Abstract
Determining the chromatic number of a graph is a difficult but important problem. Hence, it is not surprising that a variety of questions in Graph Theory concern the search for meaningful upper bounds for the chromatic number of certain families of graphs. One type of graph family that received considerable attention is that of H-free graphs, that is, the family of graphs G which do not contain a given graph H as subgraph. By an old result of Erdős the chromatic number of H-free graphs G can be arbitrarily large (when H is not a forest). Erdős and Simonovits then asked what happens if we additionally introduce a minimum degree for G. This initiated the study of the so-called chromatic profile of a graph H, opening up a number of important directions of research where much remains open today.

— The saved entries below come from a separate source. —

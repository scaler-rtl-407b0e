// tb_metadata_loader: checks MetaVal reads from a behavioural metadata
// channel. Three arrays are placed at different dataword bases; 200 random
// (array, index) reads and one sequential sweep must return the stored
// 32-bit entries. The sweep of 64 consecutive entries must cost exactly 4
// HBM reads (sixteen MetaVals per dataword are reused from the kept line).
module tb_metadata_loader;
  import scaler_pkg::*;

  logic        clk = 1'b0, rst_n = 1'b0;
  logic        req_valid = 1'b0, req_ready, resp_valid;
  haddr_t      req_base = '0;
  logic [31:0] req_idx = '0, hbm_reads;
  meta_t       resp_data;
  logic        ar_valid [1], ar_ready [1], r_valid [1];
  haddr_t      ar_addr [1];
  dword_t      r_data [1];
  logic        aw_valid [1], aw_ready [1];
  haddr_t      aw_addr [1];
  dword_t      w_data [1];
  logic        dv;
  haddr_t      da;
  int          checks = 0, failures = 0;

  assign aw_valid[0] = 1'b0;
  assign aw_addr[0]  = '0;
  assign w_data[0]   = '0;
  assign ar_valid[0] = dv;
  assign ar_addr[0]  = da;

  hbm_model #(.NCH(1), .WORDS(64), .LAT(6)) u_m (
    .clk, .ar_valid, .ar_ready, .ar_addr, .r_valid, .r_data, .aw_valid, .aw_ready, .aw_addr, .w_data
  );
  metadata_loader dut (
    .clk, .rst_n, .req_valid, .req_ready, .req_base, .req_idx, .resp_valid, .resp_data,
    .ar_valid (dv), .ar_ready (ar_ready[0]), .ar_addr (da), .r_valid (r_valid[0]), .r_data (r_data[0]),
    .hbm_reads
  );

  always #5 clk = ~clk;

  task automatic rd(int base, int idx);
    meta_t want;
    want = u_m.mem[0][base + idx / 16][32 * (idx % 16) +: 32];
    @(negedge clk);
    req_valid = 1'b1;
    req_base  = 32'(base);
    req_idx   = 32'(idx);
    while (!req_ready) @(negedge clk);
    @(negedge clk);
    req_valid = 1'b0;
    while (!resp_valid) @(negedge clk);
    checks++;
    if (resp_data != want) begin
      failures++;
      $display("base %0d index %0d: got %h expected %h", base, idx, resp_data, want);
    end
  endtask

  initial begin
    int bases [3];
    int r0;
    bases = '{2, 10, 30};
    for (int i = 0; i < 64; i++) u_m.mem[0][i] = {16{$urandom}};
    repeat (2) @(posedge clk);
    rst_n <= 1'b1;
    for (int t = 0; t < 200; t++) rd(bases[$urandom % 3], int'($urandom % 120));
    // a sweep starting on a dataword boundary, after a read elsewhere
    rd(2, 0);
    r0 = int'(hbm_reads);
    for (int i = 0; i < 64; i++) rd(40, i);
    checks++;
    if (int'(hbm_reads) - r0 != 4) begin
      failures++;
      $display("sweep of 64 entries used %0d HBM reads", int'(hbm_reads) - r0);
    end
    $display("TB_RESULT checks=%0d failures=%0d", checks, failures);
    $finish;
  end

  initial begin
    #500000;
    failures++;
    $display("TB_RESULT checks=%0d failures=%0d", checks, failures);
    $finish;
  end
endmodule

In the talk I will provide all necessary background, talk about relations of the chromatic profile to other important concepts as the chromatic threshold and the homomorphism threshold, and then talk about some recent new bounds we obtained when small odd cycles are forbidden as subgraphs (in joint work with Nóra Frankl, Domenico Mergoni Cecchelli, Olaf Parczyk, Jozef Skokan).
Speaker Intro
Julia Böttcher is a Professor in Mathematics at the London School of Economics and Political Science. Before moving to London, she studied Computer Science at Humboldt Universität Berlin, received her PhD from Technische Universität München, and spent some years as postdoc at the Universidade de São Paulo. She was a recipient of a Fulkerson Prize in 2018 and an invited sectional speaker at the 2022 International Congress of Mathematicians. She is a member of the British Combinatorial Committee and regularly co-organises the London Colloquia in Mathematics.